Chemical and physical data
- Formula: C_{10}H_{13}FN_{2}O_{4}
- Molar mass: 244.222 g·mol^{−1}
- 3D model (JSmol): Interactive image;
- SMILES O=C/1NC(=O)N(\C=C\1C)[C@@H]2O[C@@H]([C@@H]([18F])C2)CO;
- InChI InChI=1S/C10H13FN2O4/c1-5-3-13(10(16)12-9(5)15)8-2-6(11)7(4-14)17-8/h3,6-8,14H,2,4H2,1H3,(H,12,15,16)/t6-,7+,8+/m0/s1/i11-1; Key:UXCAQJAQSWSNPQ-ZIVQXEJRSA-N;

= Fluorothymidine (18F) =

Chemical compound

Fluorothymidine F-18 (FLT) is a tumor-specific PET tracer and radiopharmaceutical. It is an isotopologue of alovudine. FLT is suitable for monitoring how tumors respond to cytostatic therapy.
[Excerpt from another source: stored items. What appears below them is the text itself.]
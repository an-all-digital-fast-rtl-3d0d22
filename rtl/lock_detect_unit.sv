// lock_detect_unit: turns the calibration loop on after lock-in and off once
// every stage is calibrated.
//
// all_lock is the AND of the per-stage LOCK_i flags. Two flip-flops clocked by
// the reference form a two-cycle filter: done is high only when all_lock was
// high on two consecutive reference edges. FINISH = LOCKED xor done, so
// FINISH rises with LOCKED (calibration runs) and falls when all stages have
// stayed inside the quantisation window for two reference cycles; FINISH then
// gates the counters, detectors and interpolators off.
// The gate network follows the design; the flip-flop reset is this
// implementation's choice.
module lock_detect_unit #(
  parameter int unsigned N_STAGES = dll_pkg::N_STAGES
) (
  input  logic                ref_clk,
  input  logic                rst_n,
  input  logic [N_STAGES-1:0] lock_i,
  input  logic                locked,
  output logic                finish
);
  timeunit 1ps; timeprecision 1ps;

  logic all_lock, ff1, done;

  assign all_lock = &lock_i;

  always_ff @(posedge ref_clk or negedge rst_n)
    if (!rst_n) begin
      ff1  <= 1'b0;
      done <= 1'b0;
    end else begin
      ff1  <= all_lock;
      done <= all_lock & ff1;
    end

  assign finish = locked ^ done;
endmodule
FLT accumulates in proliferating cells where it indicates the activity of the enzyme thymidine kinase. Cell division can be characterized by the activity of that enzyme. FLT is phosphorylated as though it were thymidine, and is subsequently incorporated into DNA. Thymidine is essential for DNA replication. Considering that FLT lacks a 3′-hydroxy group, transcription of DNA is impeded following incorporating of FLT. FLT indicates changes in tumor cell proliferation by tracking the restoration of nucleosides from degenerated DNA.